Evaluation of Components of HiGCN. We evaluate several components in our network to show their effectiveness on skeleton-based action recognition. We give the results on the NTU RGB+D dateset as shown in Table 3. As we can see, our method significantly improves the performances by 6.4% in cross-subject and 5.5% in cross-view over the baseline model, i.e., ST-GCN [22]. Even without the Hybrid Features, our method still outperforms the baseline model. Moreover, after the removal of the attention block and the hierarchical block, the performances drop significantly, indicating the two proposed blocks are very useful for action recognition.

Table 3. Ablation study on NTU RGB+D.(%)
Fig. 4.
figure 4

Visualization of learned attention maps of the first three HiGCLs.

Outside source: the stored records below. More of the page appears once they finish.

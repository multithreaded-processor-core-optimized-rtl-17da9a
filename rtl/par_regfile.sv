// par_regfile: register file of one lane (general purpose plus inherited registers).
//
// Each general purpose register is as wide as the lane: one 64-bit word per thread,
// plus a valid bit and the tag of the in-flight instruction that will write it, as
// in the design. A 5-bit register number with bit 4 = 0 names GPR r0..r15, with
// bit 4 = 1 inherited register i0..i15 (the most significant bit selects the file,
// as described). Inherited registers are read-only copies of the master thread's
// values, loaded from the PAR packet; i0 is the thread index and reads as
// i0_base + t for thread t of this lane (the fetch unit advances i0_base for each
// new group of threads). Inherited registers are always valid.
//
// Ports: NRD combinational read ports (all threads at once), three status reads
// (valid, tag) for dispatch, a mark port that invalidates and tags the destination
// of a dispatched instruction, one write-back port with a per-thread write enable,
// and a thread-0 read port used by the fetch unit for loop counters. A write-back
// sets the valid bit only when its tag is still the register's tag; a mark in the
// same cycle wins. Reset clears the GPRs and makes them valid.
module par_regfile
  import par_pkg::*;
#(
  parameter int unsigned T    = 4,
  parameter int unsigned NGPR = 16,
  parameter int unsigned NINH = 16,
  parameter int unsigned NRD  = 12
) (
  input  logic                            clk,
  input  logic                            rst_n,
  // operand reads
  input  logic [NRD-1:0][4:0]             rd_idx,
  output logic [NRD-1:0][T-1:0][XLEN-1:0] rd_data,
  // dispatch status reads
  input  logic [2:0][4:0]                 st_idx,
  output logic [2:0]                      st_valid,
  output tag_t [2:0]                      st_tag,
  // dispatch mark
  input  logic                            mk_valid,
  input  logic [4:0]                      mk_idx,
  input  tag_t                            mk_tag,
  // write back
  input  logic                            wb_valid,
  input  logic [4:0]                      wb_idx,
  input  tag_t                            wb_tag,
  input  logic [T-1:0]                    wb_we,
  input  logic [T-1:0][XLEN-1:0]          wb_data,
  // inherited registers
  input  logic                            inh_load,
  input  logic [NINH-1:0][XLEN-1:0]       inh_data,
  input  logic [XLEN-1:0]                 i0_base,
  // loop counter read (thread 0)
  input  logic [4:0]                      lc_idx,
  output logic [XLEN-1:0]                 lc_data,
  output logic                            lc_valid
);

  localparam int unsigned GW = $clog2(NGPR);
  localparam int unsigned IW = $clog2(NINH);

  logic [NGPR-1:0][T-1:0][XLEN-1:0] gpr_q;
  logic [NGPR-1:0]                  val_q;
  tag_t [NGPR-1:0]                  tag_q;
  logic [NINH-1:0][XLEN-1:0]        inh_q;

  function automatic logic [XLEN-1:0] rd_one(input logic [4:0] idx, input int unsigned t,
      input logic [NGPR-1:0][T-1:0][XLEN-1:0] g, input logic [NINH-1:0][XLEN-1:0] ih,
      input logic [XLEN-1:0] base);
    logic [XLEN-1:0] v;
    if (!idx[4]) v = g[idx[GW-1:0]][t];
    else if (idx[IW-1:0] == '0) v = base + XLEN'(t);
    else v = ih[idx[IW-1:0]];
    return v;
  endfunction

  always_comb begin
    for (int p = 0; p < NRD; p++)
      for (int t = 0; t < T; t++)
        rd_data[p][t] = rd_one(rd_idx[p], t, gpr_q, inh_q, i0_base);
    for (int k = 0; k < 3; k++) begin
      st_valid[k] = st_idx[k][4] ? 1'b1 : val_q[st_idx[k][GW-1:0]];
      st_tag[k]   = tag_q[st_idx[k][GW-1:0]];
    end
    lc_data  = rd_one(lc_idx, 0, gpr_q, inh_q, i0_base);
    lc_valid = lc_idx[4] ? 1'b1 : val_q[lc_idx[GW-1:0]];
  end

  always_ff @(posedge clk) begin
    if (!rst_n) begin
      gpr_q <= '0;
      val_q <= '1;
      tag_q <= '0;
      inh_q <= '0;
    end else begin
      if (inh_load) inh_q <= inh_data;
      if (wb_valid && !wb_idx[4]) begin
        for (int t = 0; t < T; t++)
          if (wb_we[t]) gpr_q[wb_idx[GW-1:0]][t] <= wb_data[t];
        if (tag_q[wb_idx[GW-1:0]] == wb_tag) val_q[wb_idx[GW-1:0]] <= 1'b1;
      end
      if (mk_valid && !mk_idx[4]) begin
        val_q[mk_idx[GW-1:0]] <= 1'b0;
        tag_q[mk_idx[GW-1:0]] <= mk_tag;
      end
    end
  end

endmodule
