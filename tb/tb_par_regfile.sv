// tb_par_regfile: self-checking test of the lane register file (par_regfile).
//
// Random marks (dispatch), tagged write-backs with per-thread enables and inherited
// register loads, against a reference model kept here. Checked every cycle: read
// data of all ports and threads (GPRs, inherited registers, i0 = base + thread),
// valid bits and tags of the status ports, the loop-counter port, and the rule that
// a write-back validates a register only while its tag is current (a mark in the
// same cycle wins).
module tb_par_regfile;
  import par_pkg::*;

  localparam int T = 4, NRD = 3;

  logic clk = 1'b0;
  logic rst_n = 1'b0;
  always #5 clk = ~clk;

  logic [NRD-1:0][4:0]             rd_idx = '0;
  logic [NRD-1:0][T-1:0][XLEN-1:0] rd_data;
  logic [2:0][4:0]                 st_idx = '0;
  logic [2:0]                      st_valid;
  tag_t [2:0]                      st_tag;
  logic                            mk_valid = 1'b0;
  logic [4:0]                      mk_idx = '0;
  tag_t                            mk_tag = '0;
  logic                            wb_valid = 1'b0;
  logic [4:0]                      wb_idx = '0;
  tag_t                            wb_tag = '0;
  logic [T-1:0]                    wb_we = '0;
  logic [T-1:0][XLEN-1:0]          wb_data = '0;
  logic                            inh_load = 1'b0;
  logic [15:0][XLEN-1:0]           inh_data = '0;
  logic [XLEN-1:0]                 i0_base = '0;
  logic [4:0]                      lc_idx = '0;
  logic [XLEN-1:0]                 lc_data;
  logic                            lc_valid;

  par_regfile #(.T(T), .NRD(NRD)) dut (.*);

  int checks = 0, failures = 0;
  logic [15:0][T-1:0][XLEN-1:0] g;
  logic [15:0] v;
  tag_t [15:0] tg;
  logic [15:0][XLEN-1:0] ih;

  task automatic check(input string what, input logic ok);
    checks++;
    if (!ok) begin
      failures++;
      if (failures < 10) $display("FAIL: %s", what);
    end
  endtask

  function automatic logic [XLEN-1:0] ref_rd(logic [4:0] i, int t);
    if (!i[4]) return g[i[3:0]][t];
    if (i[3:0] == 0) return i0_base + XLEN'(t);
    return ih[i[3:0]];
  endfunction

  initial begin
    repeat (20000) @(posedge clk);
    failures++;
    $display("FAIL: watchdog expired");
    $display("TB_RESULT checks=%0d failures=%0d", checks, failures);
    $finish;
  end

  initial begin
    g = '0;
    v = '1;
    tg = '0;
    ih = '0;
    repeat (2) @(posedge clk);
    rst_n <= 1'b1;
    @(posedge clk);
    for (int i = 0; i < 4000; i++) begin
      mk_valid <= ($urandom_range(0, 2) == 0);
      mk_idx   <= 5'($urandom);
      mk_tag   <= tag_t'($urandom);
      wb_valid <= ($urandom_range(0, 1) == 0);
      // write back mostly with the current tag of the register
      wb_idx   <= 5'($urandom_range(0, 15));
      wb_we    <= 4'($urandom);
      wb_data  <= {$urandom, $urandom, $urandom, $urandom, $urandom, $urandom, $urandom, $urandom};
      inh_load <= ($urandom_range(0, 30) == 0);
      for (int k = 0; k < 16; k++) inh_data[k] <= {$urandom, $urandom};
      i0_base  <= 64'($urandom);
      #1;
      wb_tag <= ($urandom_range(0, 3) != 0) ? tg[wb_idx[3:0]] : tag_t'($urandom);
      @(posedge clk);
      if (inh_load) ih = inh_data;
      if (wb_valid && !wb_idx[4]) begin
        for (int t = 0; t < T; t++) if (wb_we[t]) g[wb_idx[3:0]][t] = wb_data[t];
        if (tg[wb_idx[3:0]] == wb_tag) v[wb_idx[3:0]] = 1'b1;
      end
      if (mk_valid && !mk_idx[4]) begin
        v[mk_idx[3:0]] = 1'b0;
        tg[mk_idx[3:0]] = mk_tag;
      end
      for (int p = 0; p < NRD; p++) rd_idx[p] <= 5'($urandom);
      for (int k = 0; k < 3; k++) st_idx[k] <= 5'($urandom);
      lc_idx <= 5'($urandom);
      #1;
      for (int p = 0; p < NRD; p++)
        for (int t = 0; t < T; t++)
          check($sformatf("read port %0d r%0d thread %0d", p, rd_idx[p], t),
                rd_data[p][t] === ref_rd(rd_idx[p], t));
      for (int k = 0; k < 3; k++) begin
        check("status valid", st_valid[k] === (st_idx[k][4] ? 1'b1 : v[st_idx[k][3:0]]));
        if (!st_idx[k][4]) check("status tag", st_tag[k] === tg[st_idx[k][3:0]]);
      end
      check("loop counter data", lc_data === ref_rd(lc_idx, 0));
      check("loop counter valid", lc_valid === (lc_idx[4] ? 1'b1 : v[lc_idx[3:0]]));
    end
    $display("TB_RESULT checks=%0d failures=%0d", checks, failures);
    $finish;
  end

endmodule
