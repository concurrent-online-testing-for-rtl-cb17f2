// colt_tile: the COLT hardware of one NoC tile, inside its core-network
// interface (CNI).
//
// A tile of the many-core SoC holds a processing core wrapped in a scan chain,
// a router and a CNI. This module is the test part of the CNI plus the tile's
// Test Vector Memory:
//   - tc_sched: token-ring scheduling state machine of the test controller;
//   - tv_fetch + scan_apply: when this core is under test, gather the test
//     set from the Lee sphere around the tile and apply it through the scan
//     chain, comparing responses;
//   - tv_server: answer other tiles' requests for this tile's segment, with
//     delivery blocking and refusals during safety-critical code;
//   - tvm: this tile's segment, chosen by the t-interleaving colour of (X, Y);
//   - attu: watches the core's traffic and requests a test on anomalies;
//   - test_cfg_reg: memory-mapped configuration register on the core's OCP
//     port (safety-critical flag and mode bits).
// Network side: one flit port in and one out (valid-ready, packets contiguous,
// header flit first); a router would connect here. Incoming request headers
// go to the server, everything else to the fetcher; outgoing packets of the
// two are merged packet by packet, server first. The TVM has one port: the
// test set load bus wins, then the fetcher's local reads, then the server.
// The load bus writes a word when load_seg equals this tile's segment.
//
// A test is wanted when the ATTU fires (if cfg.attu_en) or software writes
// cfg.test_req; it starts when the ring's token reaches the tile and
// isolate_ack confirms the core's work was moved. A failing test disables the
// core (core_disabled). Parameters default to the 10x10 torus, 3-interleaving
// with five segments (four data, one parity) of a 256 KB test set.
module colt_tile #(
  parameter int          N        = 10,
  parameter int          X        = 0,
  parameter int          Y        = 0,
  parameter int          SEGS     = 5,
  parameter int          K        = 4,
  parameter int          MULT     = 3,
  parameter int          RADIUS   = 1,
  parameter int          DEPTH    = 8192,
  parameter int          ROWS     = 10,
  parameter int          N_ANOM   = 4,
  parameter logic [31:0] CFG_BASE = 32'hFFFF_0000
) (
  input  logic                        clk,
  input  logic                        rst_n,
  // network port (to/from the router)
  output colt_pkg::flit_t             net_out,
  output logic                        net_out_valid,
  input  logic                        net_out_ready,
  input  colt_pkg::flit_t             net_in,
  input  logic                        net_in_valid,
  output logic                        net_in_ready,
  // core OCP requests seen by the CNI, with their network-layer ids
  input  colt_pkg::ocp_cmd_t          ocp_mcmd,
  input  logic [31:0]                 ocp_maddr,
  input  logic [31:0]                 ocp_mdata,
  input  logic [colt_pkg::ID_W-1:0]   msg_src,
  input  logic [colt_pkg::ID_W-1:0]   msg_dst,
  output logic [31:0]                 cfg_rdata,
  output logic                        cfg_rvalid,
  // test set load bus (boot time): word load_addr of segment load_seg
  input  logic                        load_valid,
  input  logic [colt_pkg::SEG_W-1:0]  load_seg,
  input  logic [$clog2(DEPTH)-1:0]    load_addr,
  input  logic [63:0]                 load_data,
  // token ring
  input  logic                        init_token,
  input  logic                        token_in,
  input  logic                        step,
  output logic                        token_out,
  output logic                        has_token,
  output logic                        ready_to_pass,
  // core under test
  output logic                        core_isolate,
  input  logic                        isolate_ack,
  output logic                        core_disabled,
  output logic                        scan_en,
  output logic                        scan_in,
  output logic                        capture,
  input  logic                        scan_out,
  // status
  output colt_pkg::tc_state_t         tc_state,
  output colt_pkg::cfg_t              cfg,
  output colt_pkg::tile_stat_t        stat
);
  import colt_pkg::*;

  localparam int          AW     = $clog2(DEPTH);
  localparam int          PARITY = SEGS - K;
  localparam int unsigned OWN    = (X + MULT * Y) % SEGS;
  localparam logic [ID_W-1:0] MY_ID = ID_W'(Y * N + X);

  // ---------------- placement ----------------
  logic [SEG_W-1:0]            own_seg;
  logic [SEGS-1:0][ID_W-1:0]   src_id;
  logic [SEGS-1:0][3:0]        src_hops;
  logic                        map_ok;

  dtvs_map #(.N(N), .SEGS(SEGS), .MULT(MULT), .RADIUS(RADIUS)) u_map (
    .x(4'(X)), .y(4'(Y)), .own_seg, .src_id, .src_hops, .ok(map_ok));

  // ---------------- configuration register ----------------
  test_cfg_reg #(.BASE(CFG_BASE)) u_cfg (
    .clk, .rst_n, .mcmd(ocp_mcmd), .maddr(ocp_maddr), .mdata(ocp_mdata),
    .rdata(cfg_rdata), .rvalid(cfg_rvalid), .cfg);

  // ---------------- ATTU ----------------
  logic trig_req, anomaly;
  logic obs_valid;
  assign obs_valid = (ocp_mcmd != OCP_IDLE) && (ocp_maddr != CFG_BASE);

  attu #(.NODES(N * N), .ROWS(ROWS), .N_ANOM(N_ANOM)) u_attu (
    .clk, .rst_n, .enable(cfg.attu_en), .train(cfg.attu_train), .clear(1'b0),
    .obs_valid, .obs_src(msg_src), .obs_dst(msg_dst), .obs_cmd(ocp_mcmd),
    .obs_addr(ocp_maddr), .anomaly, .trig_req, .trig_ack(trig_req),
    .anomalies(stat.anomalies), .triggers(stat.triggers), .merges(stat.merges));

  // ---------------- scheduling ----------------
  logic start_test, test_done, scan_fail;
  logic [31:0] mismatches;

  tc_sched u_sched (
    .clk, .rst_n, .init_token, .token_in, .step, .token_out,
    .test_want(trig_req || cfg.test_req), .isolate_ack,
    .test_done, .test_pass(!scan_fail && map_ok), .start_test, .isolate(core_isolate),
    .core_disabled, .has_token, .ready_to_pass, .state(tc_state),
    .tests_run(stat.tests_run), .tests_failed(stat.tests_failed));

  // ---------------- test vector memory and its arbiter ----------------
  logic          f_tvm_req, s_tvm_req, f_gnt, s_gnt;
  logic [AW-1:0] f_tvm_addr, s_tvm_addr;
  logic [63:0]   tvm_rdata;

  logic          ld;

  assign ld    = load_valid && load_seg == SEG_W'(OWN);
  assign f_gnt = f_tvm_req && !ld;
  assign s_gnt = s_tvm_req && !f_tvm_req && !ld;

  tvm #(.DEPTH(DEPTH), .K(K), .SEG(OWN)) u_tvm (
    .clk, .en(ld || f_gnt || s_gnt), .we(ld),
    .addr(ld ? load_addr : f_gnt ? f_tvm_addr : s_tvm_addr),
    .wdata(load_data), .rdata(tvm_rdata));

  // ---------------- network input demux ----------------
  hdr_t in_hdr;
  logic is_req, srv_req_ready;
  assign in_hdr       = hdr_t'(net_in.data);
  assign is_req       = net_in.head && in_hdr.mtype == MSG_REQ;
  assign net_in_ready = is_req ? srv_req_ready : 1'b1;

  // ---------------- fetcher and scan interface ----------------
  flit_t       f_flit;
  logic        f_valid, f_ready, f_busy;
  logic [63:0] word;
  logic        word_valid, word_last, word_ready;

  tv_fetch #(.K(K), .PARITY(PARITY), .DEPTH(DEPTH)) u_fetch (
    .clk, .rst_n, .my_id(MY_ID), .own_seg, .src_id, .redund_en(cfg.redund_en),
    .start(start_test), .busy(f_busy),
    .req_flit(f_flit), .req_valid(f_valid), .req_ready(f_ready),
    .rx_flit(net_in), .rx_valid(net_in_valid && !is_req),
    .tvm_req(f_tvm_req), .tvm_addr(f_tvm_addr), .tvm_gnt(f_gnt), .tvm_rdata,
    .word, .word_valid, .word_last, .word_ready,
    .nack_cnt(stat.nack_rx), .forced_cnt(stat.forced), .rebuilt_cnt(stat.rebuilt),
    .stale_cnt(stat.stale));

  scan_apply u_scan (
    .clk, .rst_n, .clear(start_test), .word, .word_valid, .word_last, .word_ready,
    .scan_en, .scan_in, .capture, .scan_out, .done(test_done), .fail(scan_fail),
    .mismatches);

  // ---------------- server ----------------
  flit_t s_flit;
  logic  s_valid, s_ready;

  tv_server #(.DEPTH(DEPTH)) u_server (
    .clk, .rst_n, .my_id(MY_ID), .safety_critical(cfg.safety_critical),
    .block_en(cfg.block_en), .req_hdr(in_hdr), .req_valid(net_in_valid && is_req),
    .req_ready(srv_req_ready), .tvm_req(s_tvm_req), .tvm_addr(s_tvm_addr), .tvm_gnt(s_gnt),
    .tvm_rdata, .out_flit(s_flit), .out_valid(s_valid), .out_ready(s_ready),
    .served(stat.served), .nacked(stat.nacked), .blocked_cycles(stat.blocked_cycles),
    .interfere_cycles(stat.interfere_cycles));

  // ---------------- network output merge (packet-atomic) ----------------
  logic lock, lock_srv, pick_srv;
  assign pick_srv      = lock ? lock_srv : s_valid;
  assign net_out       = pick_srv ? s_flit : f_flit;
  assign net_out_valid = pick_srv ? s_valid : f_valid;
  assign s_ready       = pick_srv && net_out_ready;
  assign f_ready       = !pick_srv && net_out_ready;

  always_ff @(posedge clk or negedge rst_n) begin
    if (!rst_n) begin
      lock     <= 1'b0;
      lock_srv <= 1'b0;
    end else if (net_out_valid && net_out_ready) begin
      lock     <= !net_out.tail;
      lock_srv <= pick_srv;
    end
  end

endmodule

Visualization of Attention Maps. Visualization of attention maps of the first three HiGCLs is shown in Fig. 4. We find that the attention maps gradually fucus on the salient spatial-temporal patterns. This demonstrates that the attention maps at the later layers can effectively capture important spatial-temporal information of the skeleton sequence.

4 Conclusion

In this paper, we have proposed a novel Hierarchical Graph Convolutional Network (HiGCN) for skeleton-based action recognition. The construction of HiGCN is mainly based on the Hierarchical Graph Convolutional Layers (HiGCLs). The HiGCL is comprised of an attention block and a hierarchical graph convolutional block. We have evaluated our HiGCN on two publicly available datasets, i.e., NTU RGB+D and Northwestern-UCLA, and achieved the state-of-the-art performance on both datasets. We also show the effectiveness of different components of our method based on the experimental analysis. In the future we plan to focus more on modeling temporal dynamics of actions.